This is the mail archive of the
gcc-patches@gcc.gnu.org
mailing list for the GCC project.
Re: [PATCH, spu] Improve precision of divsf3 on SPU
I see. Given that the original implementation is inaccurate, I think
it is ok to have a new implementation that is inaccurate in a different
way.
I'm ok with either of the patches, as long as -ffast-math generates the
previous version, i.e., without the extra adjustment.

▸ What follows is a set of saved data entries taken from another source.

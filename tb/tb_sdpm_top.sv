// tb_sdpm_top: end-to-end run of the pulse modulator at its default sizes.
//
// 1. Waits for the DLL to lock onto its chain.
// 2. Calibrates: measures every setting of two chain models identical to the
//    design's chains A and B, picks for each fine delay f (0..5099 ps) the
//    pair whose summed delay is closest to 2*6000 + BASE + f, and writes the
//    balancing table through the top's ports.
// 3. Sends data in phases: M = 4 and M = 8 from the parallel port, a phase
//    after the chains have drifted by +30 ps each (compensation on), a phase
//    through the serial port, a phase in time-vector mode (intervals sent as
//    bytes, modulator bypassed), an overload phase with pulses closer than the
//    generator can launch, and a final normal phase.
// Checks: every time vector equals the previous one plus the interval the
// testbench derives itself from the data (Gray code, M-DPPM), and every laser
// trigger edge lies within tolerance of clock edge + 2*6000 + BASE + fine.
// After the lock, the harmonic finder is given the periods of neighbouring
// harmonic locks of the measured delay and must return their order.
// Each mechanism (DLL lock, harmonic order, DLL tracking, compensation, balancing table with
// borrow/carry, FIFO full, late drop, resync, M switch, both sources,
// time-vector mode) is
// counted and must have happened.
`timescale 1ps/1fs
module tb_sdpm_top;
  import sdpm_pkg::*;
  localparam int    BASE      = 3000;     // chains used mid-range, where pairs are dense
  localparam int    NSET      = 512;
  localparam int    DEPTH     = 5100;
  localparam int    CPB       = 1736;     // the top's default serial bit time

  logic clk = 0, rst_n = 0;
  logic uart_rxd = 1;
  logic [7:0] byte_data = 0;
  logic byte_valid = 0, byte_ready, data_sel = 1;
  logic [3:0] log2m = 2;
  logic [15:0] tau_ps = 100;
  logic [23:0] tg_ps = 20000;
  logic lut_we = 0;
  logic [12:0] lut_addr = 0;
  logic [17:0] lut_wdata = 0;
  logic comp_en = 0;
  logic [15:0] dll_ref_ps = 0;
  logic [8:0] dll_chain_set = 9'd260;
  logic [15:0] dll_period_ps, stat_late, stat_resync, stat_pulses, stat_frame_err;
  logic dll_locked, laser_trig;
  logic hf_start = 0, hf_done, hf_err;
  logic [15:0] hf_t_n_ps = 0, hf_t_n1_ps = 0, hf_order;
  logic [31:0] hf_delay_ps;
  int n_harm = 0;
  logic tv_mode = 0;
  longint ivl_q[$];             // intervals sent directly in time-vector mode
  int n_tvm = 0;
  coarse_t now;

  always #2500 clk = ~clk;

  sdpm_top dut (.*);

  int checks = 0, failures = 0;

  // -------- mechanism counters --------
  int n_lock = 0, n_track = 0, n_comp = 0, n_borrow = 0, n_full = 0, n_late = 0;
  int n_resync = 0, n_mswitch = 0, n_uart = 0, n_par = 0, n_laser = 0, n_timed = 0;

  // -------- reference model of modulation --------
  bit       bits[$];
  int       sym_l[$];           // word length used for each expected symbol
  longint   last_abs;
  bit       have_last = 0;
  bit       check_timing = 1;
  real      tol_ps = 0.6;
  realtime  t_ref_edge;          // time of the clock edge where now became REF_C
  coarse_t  ref_c;
  bit       have_ref = 0;
  real      exp_q[$];

  function automatic int gray_inv(int w, int l);
    for (int s = 0; s < (1 << l); s++) if ((s ^ (s >> 1)) == w) return s;
    return -1;
  endfunction

  // counter epoch
  always @(posedge clk) begin
    #1;
    if (rst_n && !have_ref && now == 100) begin
      t_ref_edge = $realtime - 1.0;
      ref_c = now;
      have_ref = 1;
    end
  end

  // time vectors out of the encoder
  always @(posedge clk) begin
    if (rst_n && dut.tv_valid && dut.tv_ready) begin
      int l, w, s;
      longint a, iv;
      l = sym_l.pop_front();
      w = 0;
      for (int i = 0; i < l; i++) w = (w << 1) | int'(bits.pop_front());
      s  = gray_inv(w, l);
      iv = longint'(tg_ps) + longint'(s + 1) * longint'(tau_ps);
      if (l == 0) iv = ivl_q.pop_front();   // time-vector mode
      a  = longint'(dut.tv.coarse) * 5000 + longint'(dut.tv.fine);
      if (dut.resync) n_resync++;
      else begin
        checks++;
        if (!have_last || a != last_abs + iv) begin
          failures++;
          $display("time vector %0d, expected %0d (word %0d slot %0d)", a, last_abs + iv, w, s);
        end
      end
      last_abs = a;
      have_last = 1;
      if (check_timing)
        exp_q.push_back(t_ref_edge + real'(longint'(dut.tv.coarse - ref_c)) * 5000.0
                        + 12000.0 + real'(BASE) + real'(dut.tv.fine));
    end
    if (rst_n && dut.u_comp.in_valid && dut.u_comp.in_ready) begin
      if (dut.u_comp.dclamp != 0) n_comp++;
      if (dut.u_comp.coarse_c != dut.tv.coarse) n_borrow++;
    end
    if (rst_n && !dut.lv_ready) n_full++;
    if (rst_n && dut.late) n_late++;
  end

  // laser trigger edges
  always @(posedge laser_trig) begin
    n_laser++;
    if (check_timing) begin
      real e, err;
      if (exp_q.size() == 0) begin
        checks++; failures++;
        $display("unexpected trigger at %0.1f", $realtime);
      end else begin
        e = exp_q.pop_front();
        err = $realtime - e;
        checks++;
        n_timed++;
        if (err > tol_ps || err < -tol_ps) begin
          failures++;
          $display("trigger at %0.3f ps, expected %0.3f (error %0.3f ps)", $realtime, e, err);
        end
      end
    end
  end

  // -------- watchdog --------
  initial begin
    repeat (1500000) @(posedge clk);
    failures++;
    $display("watchdog expired");
    $display("TB_RESULT checks=%0d failures=%0d", checks, failures);
    $finish;
  end

  // -------- calibration chains (same models as chains A and B) --------
  logic       ca_in = 0, cb_in = 0, ca_out, cb_out;
  logic [8:0] ca_set = 0, cb_set = 0;
  delay_chain #(.SEED(1)) cal_a (.in(ca_in), .set(ca_set), .out(ca_out));
  delay_chain #(.SEED(2)) cal_b (.in(cb_in), .set(cb_set), .out(cb_out));
  real dA[NSET], dB[NSET];
  realtime ta, tb;
  always @(posedge ca_out) ta = $realtime;
  always @(posedge cb_out) tb = $realtime;

  real best_err[DEPTH];
  int  best_pair[DEPTH];

  // for every fine delay f, the pair (a, b) whose measured sum is nearest
  // to 2*6000 + BASE + f
  function automatic void pick_pairs();
    for (int f = 0; f < DEPTH; f++) begin best_err[f] = 1.0e9; best_pair[f] = 0; end
    for (int a = 0; a < NSET; a++) begin
      for (int b = 0; b < NSET; b++) begin
        real v, e;
        int  f;
        v = dA[a] + dB[b] - 12000.0 - real'(BASE);
        f = int'(v);                    // nearest integer
        if (f >= 0 && f < DEPTH) begin
          e = (v > real'(f)) ? v - real'(f) : real'(f) - v;
          if (e < best_err[f]) begin best_err[f] = e; best_pair[f] = (b << 9) | a; end
        end
      end
    end
  endfunction

  task automatic calibrate();
    realtime t0;
    for (int s = 0; s < NSET; s++) begin
      ca_set = 9'(s); cb_set = 9'(s);
      #100;
      t0 = $realtime;
      ca_in = 1; cb_in = 1;
      #20000;
      ca_in = 0; cb_in = 0;
      #20000;
      dA[s] = ta - t0;
      dB[s] = tb - t0;
    end
    pick_pairs();
    for (int f = 0; f < DEPTH; f++) begin
      checks++;
      if (best_err[f] > 0.5) begin
        failures++;
        $display("no chain pair within 0.5 ps of fine delay %0d", f);
      end
      @(negedge clk);
      lut_we = 1; lut_addr = 13'(f); lut_wdata = 18'(best_pair[f]);
    end
    @(negedge clk);
    lut_we = 0;
  endtask

  // -------- data sources --------
  // time-vector mode: each interval sent as 4 bytes, least significant first
  task automatic phase_tv(input int n);
    data_sel = 1;
    tv_mode = 1;
    for (int k = 0; k < n; k++) begin
      logic [31:0] iv;
      iv = 32'(20000 + $urandom_range(0, 10000));
      sym_l.push_back(0);
      ivl_q.push_back(longint'(iv));
      for (int j = 0; j < 4; j++) begin
        @(negedge clk);
        byte_data = iv[8*j +: 8]; byte_valid = 1;
        @(posedge clk);
        while (!byte_ready) @(posedge clk);
        @(negedge clk);
        byte_valid = 0;
      end
      n_tvm++;
    end
    drain();
    tv_mode = 0;
  endtask

  task automatic send_par(input int nbytes);
    data_sel = 1;
    for (int k = 0; k < nbytes; k++) begin
      logic [7:0] b;
      b = 8'($urandom);
      @(negedge clk);
      byte_data = b; byte_valid = 1;
      @(posedge clk);
      while (!byte_ready) @(posedge clk);
      for (int i = 7; i >= 0; i--) bits.push_back(b[i]);
      n_par++;
      @(negedge clk);
      byte_valid = 0;
    end
  endtask

  task automatic send_uart(input int nbytes);
    data_sel = 0;
    for (int k = 0; k < nbytes; k++) begin
      logic [7:0] b;
      b = 8'($urandom);
      for (int i = 7; i >= 0; i--) bits.push_back(b[i]);
      uart_rxd = 0; repeat (CPB) @(posedge clk);
      for (int i = 0; i < 8; i++) begin uart_rxd = b[i]; repeat (CPB) @(posedge clk); end
      uart_rxd = 1; repeat (CPB) @(posedge clk);
      n_uart++;
    end
  endtask

  // word lengths follow log2m, which only changes between phases
  task automatic expect_words(input int nbits, input int l);
    for (int k = 0; k < nbits / l; k++) sym_l.push_back(l);
  endtask

  task automatic drain();
    int idle;
    idle = 0;
    while (idle < 200) begin
      @(posedge clk);
      if (dut.fq_valid || dut.tv_valid || dut.ivl_valid || dut.lv_valid || dut.trig) idle = 0;
      else idle++;
    end
    #30000;
  endtask

  task automatic phase_par(input int l, input int nbytes, input int tau, input int tg);
    if (int'(log2m) != l) n_mswitch++;
    log2m = 4'(l); tau_ps = 16'(tau); tg_ps = 24'(tg);
    expect_words(nbytes * 8, l);
    send_par(nbytes);
    drain();
  endtask

  initial begin
    int p0;
    repeat (5) @(posedge clk);
    rst_n = 1;
    // 1. DLL lock
    wait (dll_locked);
    n_lock++;
    $display("DLL locked at %0d ps after %0.1f us", dll_period_ps, $realtime / 1.0e6);
    checks++;
    begin
      real dll_d;
      dll_d = 6000.0 + 260.0 * 12.0 + 48.0 * (real'((260 * 260 * 193 + 260 * 7919 + 3 * 104729) % 1009) / 504.0 - 1.0);
      if (real'(dll_period_ps) < dll_d - 1.0 || real'(dll_period_ps) > dll_d + 2.0) begin
        failures++;
        $display("DLL period %0d, chain delay %0.2f", dll_period_ps, dll_d);
      end
    end
    // 1b. harmonic order: periods the loop would lock at on its 2nd and
    // 3rd harmonic of the measured delay
    for (int n = 1; n <= 4; n++) begin
      @(negedge clk);
      hf_t_n_ps  = 16'((int'(dll_period_ps) + n / 2) / n);
      hf_t_n1_ps = 16'((int'(dll_period_ps) + (n + 1) / 2) / (n + 1));
      hf_start = 1;
      @(negedge clk);
      hf_start = 0;
      while (!hf_done) @(negedge clk);
      checks++;
      if (hf_err || int'(hf_order) != n || hf_delay_ps > 32'(dll_period_ps) + 32'(n) || hf_delay_ps + 32'(n) < 32'(dll_period_ps)) begin
        failures++;
        $display("harmonic %0d: order %0d delay %0d (DLL %0d)", n, hf_order, hf_delay_ps, dll_period_ps);
      end else n_harm++;
    end
    // 2. calibration
    calibrate();
    repeat (5000) @(posedge clk);   // let the DLL settle into its 1 ps dither
    dll_ref_ps = dll_period_ps;
    // 3a. M = 4, no compensation: exact to the table's rounding
    tol_ps = 0.6;
    phase_par(2, 40, 100, 20000);
    // 3b. M = 8
    phase_par(3, 30, 100, 19900);
    // 3c. drift +30 ps on every chain; the DLL follows; compensation on
    comp_en = 1;
    tol_ps = 5.0;
    dut.u_pga.g_gen[0].u_chain_a.drift_ps = 30.0;
    dut.u_pga.g_gen[0].u_chain_b.drift_ps = 30.0;
    dut.u_chain_dll.drift_ps = 30.0;
    cal_a.drift_ps = 30.0;
    cal_b.drift_ps = 30.0;
    p0 = int'(dll_ref_ps);
    while (int'(dll_period_ps) < p0 + 29) @(posedge clk);
    n_track++;
    phase_par(2, 40, 100, 20000);
    phase_par(4, 40, 57, 20000);
    // 3d. serial source, M = 4
    log2m = 2; n_mswitch++;
    expect_words(3 * 8, 2);
    send_uart(3);
    drain();
    // 3d'. time-vector mode: chosen intervals, modulator bypassed
    phase_tv(40);
    // 3e. overload: pulses every ~5 ns; late drops and restarts, no timing check
    check_timing = 0;
    phase_par(2, 30, 100, 4000);
    exp_q.delete();
    check_timing = 1;
    // 3f. back to normal
    phase_par(2, 20, 100, 20000);

    // -------- results --------
    checks++;
    if (exp_q.size() != 0) begin failures++; $display("%0d expected triggers missing", exp_q.size()); end
    checks++;
    if (int'(stat_pulses) != n_laser) begin failures++; $display("pulse count %0d vs %0d triggers", stat_pulses, n_laser); end
    checks++;
    if (int'(stat_late) != n_late) begin failures++; $display("late count %0d vs %0d", stat_late, n_late); end
    checks++;
    if (stat_frame_err != 0) begin failures++; $display("serial frame errors"); end
    $display("mechanisms: lock=%0d harmonic=%0d track=%0d comp=%0d borrow/carry=%0d fifo_full=%0d late=%0d resync=%0d M_switch=%0d serial=%0d parallel=%0d time_vector=%0d triggers=%0d timed=%0d",
             n_lock, n_harm, n_track, n_comp, n_borrow, n_full, n_late, n_resync, n_mswitch, n_uart, n_par, n_tvm, n_laser, n_timed);
    if (n_lock == 0)   begin failures++; $display("DLL never locked"); end
    if (n_harm == 0)   begin failures++; $display("no harmonic order found"); end
    if (n_tvm == 0)    begin failures++; $display("time-vector mode never used"); end
    if (n_track == 0)  begin failures++; $display("DLL never tracked"); end
    if (n_comp == 0)   begin failures++; $display("compensation never applied"); end
    if (n_borrow == 0) begin failures++; $display("no coarse borrow/carry"); end
    if (n_full == 0)   begin failures++; $display("FIFO never full"); end
    if (n_late == 0)   begin failures++; $display("no late pulse"); end
    if (n_resync == 0) begin failures++; $display("no resync"); end
    if (n_mswitch == 0) begin failures++; $display("M never switched"); end
    if (n_uart == 0 || n_par == 0) begin failures++; $display("a source unused"); end
    checks += 9;
    $display("TB_RESULT checks=%0d failures=%0d", checks, failures);
    $finish;
  end
endmodule
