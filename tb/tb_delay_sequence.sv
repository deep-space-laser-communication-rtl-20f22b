// tb_delay_sequence: the bench sequence of pulse intervals 20, 22, 18, 20,
// 18 ns, sent through the whole modulator as data.
//
// With M = 4, tau = 2 ns and T_g = 16 ns the intervals T_g + (s + 1) tau are
// 18, 20 and 22 ns for slots 0, 1 and 2, i.e. data words 0, 1 and 3 (Gray).
// The sequence is repeated four times (20 pulses, 5 bytes on the parallel
// port). Two copies of the top run side by side:
//   - dut_def, every parameter at its default: one launch per 4 clock ticks
//     (50 Mpulse/s). An 18 ns interval whose fine part does not carry is only
//     3 ticks long, so that pulse must be dropped and counted late;
//   - dut_fast, MIN_SPACING = 3: every pulse must be launched, on the tick the
//     testbench works out from the running sum of the intervals.
// The balancing table is left unwritten, so only the coarse launch tick and
// the pulse count are checked here (the fine delay is checked end to end in
// tb_sdpm_top).
`timescale 1ps/1fs
module tb_delay_sequence;
  import sdpm_pkg::*;
  localparam int NREP = 4;
  localparam int NPUL = 5 * NREP;
  localparam int SEQ_NS [5] = '{20, 22, 18, 20, 18};

  logic clk = 0, rst_n = 0;
  logic [7:0] byte_data = 0;
  logic byte_valid = 0, rdy_def, rdy_fast;
  logic [15:0] late_def, late_fast, pul_def, pul_fast;
  coarse_t now_def, now_fast;
  int checks = 0, failures = 0;

  always #2500 clk = ~clk;

  // Both copies see the same byte stream; a byte is taken when both are ready.
  logic byte_take;
  assign byte_take = byte_valid && rdy_def && rdy_fast;

  sdpm_top dut_def (
    .clk(clk), .rst_n(rst_n), .uart_rxd(1'b1),
    .byte_data(byte_data), .byte_valid(byte_take), .byte_ready(rdy_def), .data_sel(1'b1), .tv_mode(1'b0),
    .log2m(4'd2), .tau_ps(16'd2000), .tg_ps(24'd16000),
    .lut_we(1'b0), .lut_addr('0), .lut_wdata('0), .comp_en(1'b0), .dll_ref_ps(16'd0), .dll_chain_set(9'd0),
    .hf_start(1'b0), .hf_t_n_ps(16'd0), .hf_t_n1_ps(16'd0), .hf_done(), .hf_err(), .hf_order(), .hf_delay_ps(),
    .dll_period_ps(), .dll_locked(), .stat_late(late_def), .stat_resync(), .stat_pulses(pul_def),
    .stat_frame_err(), .now(now_def), .laser_trig());

  sdpm_top #(.MIN_SPACING(3)) dut_fast (
    .clk(clk), .rst_n(rst_n), .uart_rxd(1'b1),
    .byte_data(byte_data), .byte_valid(byte_take), .byte_ready(rdy_fast), .data_sel(1'b1), .tv_mode(1'b0),
    .log2m(4'd2), .tau_ps(16'd2000), .tg_ps(24'd16000),
    .lut_we(1'b0), .lut_addr('0), .lut_wdata('0), .comp_en(1'b0), .dll_ref_ps(16'd0), .dll_chain_set(9'd0),
    .hf_start(1'b0), .hf_t_n_ps(16'd0), .hf_t_n1_ps(16'd0), .hf_done(), .hf_err(), .hf_order(), .hf_delay_ps(),
    .dll_period_ps(), .dll_locked(), .stat_late(late_fast), .stat_resync(), .stat_pulses(pul_fast),
    .stat_frame_err(), .now(now_fast), .laser_trig());

  // Expected launch ticks of dut_fast, relative to the first pulse.
  int exp_tick [NPUL];
  int n_launch = 0;
  longint first_tick = 0;

  always @(posedge clk) begin
    if (rst_n && dut_fast.u_pga.launched[0]) begin
      // `launched` is set on the launch edge, so now - 1 is the launch tick
      automatic longint t = longint'(now_fast) - 1;
      if (n_launch == 0) first_tick = t;
      else if (n_launch < NPUL) begin
        checks++;
        if (t - first_tick != longint'(exp_tick[n_launch])) begin
          failures++;
          $display("pulse %0d launched at tick %0d, expected %0d", n_launch, t - first_tick, exp_tick[n_launch]);
        end
      end
      n_launch++;
    end
  end

  initial begin
    logic [39:0] bits;
    int sum_ps;
    bits = '0;
    sum_ps = 0;
    for (int k = 0; k < NPUL; k++) begin
      automatic int ns = SEQ_NS[k % 5];
      automatic int s = (ns - 16) / 2 - 1;            // slot
      automatic logic [1:0] w = 2'(s ^ (s >> 1));     // Gray code of the slot
      bits[39 - 2 * k -: 2] = w;
      // the first pulse restarts the schedule at fine 0; the interval k is the
      // time from pulse k-1 to pulse k
      if (k > 0) sum_ps += ns * 1000;
      exp_tick[k] = sum_ps / 5000;
    end
    repeat (5) @(posedge clk);
    rst_n = 1;
    repeat (3) @(posedge clk);
    for (int b = 0; b < 5; b++) begin
      @(negedge clk);
      byte_data = bits[39 - 8 * b -: 8];
      byte_valid = 1;
      @(posedge clk);
      while (!byte_take) @(posedge clk);
    end
    @(negedge clk);
    byte_valid = 0;
    repeat (400) @(posedge clk);
    checks++;
    if (int'(pul_fast) != NPUL || late_fast != 0) begin
      failures++;
      $display("MIN_SPACING 3: %0d pulses, %0d late, expected %0d and 0", pul_fast, late_fast, NPUL);
    end
    checks++;
    if (n_launch != NPUL) begin failures++; $display("%0d launches seen", n_launch); end
    checks++;
    if (late_def == 0 || int'(pul_def) + int'(late_def) != NPUL) begin
      failures++;
      $display("defaults: %0d pulses, %0d late; expected some 18 ns pulses dropped", pul_def, late_def);
    end
    $display("defaults: %0d of %0d pulses launched, %0d too close; MIN_SPACING 3: %0d launched",
             pul_def, NPUL, late_def, pul_fast);
    $display("TB_RESULT checks=%0d failures=%0d", checks, failures);
    $finish;
  end

  initial begin
    repeat (20000) @(posedge clk);
    failures++;
    $display("watchdog expired");
    $display("TB_RESULT checks=%0d failures=%0d", checks, failures);
    $finish;
  end
endmodule
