`vrf` stores the 32 registers in **4 single-port (1RW) SRAM banks** (`vrf_bank`). Register *r* lives
in bank `r mod 4`, row `r / 4`. Each bank does one read or one write per cycle. Reads return data one
cycle after the grant. Writes have byte enables.

Units reach the banks over two buses:

- **WB bus:** one write channel per unit.
- **RO bus:** two read channels per unit.

Per bank, writes win over reads, and a lower unit or channel wins over a higher one. A write is acked
in the cycle it happens. A read that loses simply tries again. Consecutive registers of a group sit
in different banks, so the reads and writes of neighbouring micro-ops mostly proceed in parallel.

### Locks

`vrf_allocator` keeps, for every unit (port), a read-lock mask and a write-lock mask over the 32
registers. These are the lock rules:

- Several units may hold read locks on one register.
- A write lock excludes every other lock.
- A request asks for a set of read locks and write locks together, and is granted all or nothing.
- A read request is refused if any write lock is held on one of its registers.
- A write request is refused if any write lock, or another unit's read lock, is held on one of its
  registers.
- Within one cycle, ports are served in order. A port sees what lower ports were just granted.

Assertions in `vrf` check that every bank access is covered by a lock its unit holds.

### The protocol, step by step

Every micro-op must hold the proper lock on all its registers before it performs any operation. This
is how a micro-op moves through a unit:

1. **First micro-op.** When RO is idle, the queue requests the locks for its head micro-op.
   - Read locks cover `vs1`/`vs2`. The write lock covers `vd`.
   - When they are granted, the micro-op may move into RO.
2. **Operand read, and locking the next micro-op.** While RO reads its operands, it requests the
   locks for the *next* micro-op in the queue, reads and writes. This is how micro-ops chain: the
   next one is ready to go the moment this one leaves.
3. **Releasing read locks.** Read locks are released only when both of these hold:
   - the reads have completed;
   - the next micro-op's locks have been granted, or there is no next micro-op.

   The release is a mask. A register that the next micro-op also reads stays locked.
4. **Releasing the write lock.** The write lock on `vd` is released by the VRF's write ack, after
   WB has written the result. The micro-op then retires. This also drops the dispatcher's hazard
   counters.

I assume we will eventually add the -mfloat=accurate and
-mdouble=accurate options to generate fully accurate answers.
Trevor
* Ulrich Weigand <uweigand@de.ibm.com> [2008-06-26 04:55]:
> Trevor Smigiel wrote:
>
> > Is this result still consistent with round-to-zero?
>
> Not in all cases. I understand the original code always guarantees the
> result is smaller or equal in magnitude to the true quotient. However,
> it is not always equal to the *nearest* such number (i.e. the result
> to be expected in round-to-zero mode), but sometimes 1 ulp less than
> this.
>
> This 1 ulp off tends to occur very frequently if the true quotient is
> actually representable exactly. This leads to the quite surprising
> behaviour that "simple" divisors like 1.0 or 2.0 nearly always yield
> wrong results (e.g. the identity x / 1.0 == x does not hold).
>
> The patch tries to fix this by checking whether the number 1 ulp larger
> fits the real quotient better. The intent is to still remain lower that
> the true result (to respect round-to-zero), but the code does not always
> achieve this.
>
> There are two reasons for this:
>
> - If the dividend is negative, the check is actually incorrect; we'd
> have to check the error term for <= 0 in this case, but we always
> check it for >= 0.
>
> - If the dividend is very small in magnitude (< 2^-100), the computation
> of the error term can underflow to zero, so we accidentally treat a
> too-large result as if it were the exact result.
>
> The first of these problems can be fixed by multiplying the error term
> with -1.0 for negative dividends. The patch below implements this; it
> is slightly less efficient than the original patch, but it may be
> preferable to the original version as it avoids that systematic error.
>
> It seems the second problem can only be fixed by much more elaborate
> code (e.g. normalizing the input operands and computing the result
> exponent by hand, as the simdmath _divf4.h code does) ... I don't
> think we should do that for the "fast" inline implementation -- if this
> deviates from round-to-zero for input values near the limits of
> representable values, that should be an acceptable trade-off.
>
> The alternative would be to provide a fully exact algorithm (along the
> lines of the simdmath implementation) as libgcc function.
>
> What do you think?
>
> Bye,
> Ulrich
>
>
> Patch below was tested on spu-elf with no regressions, fixes the same
> set of test cases that were fixed by the initial patch.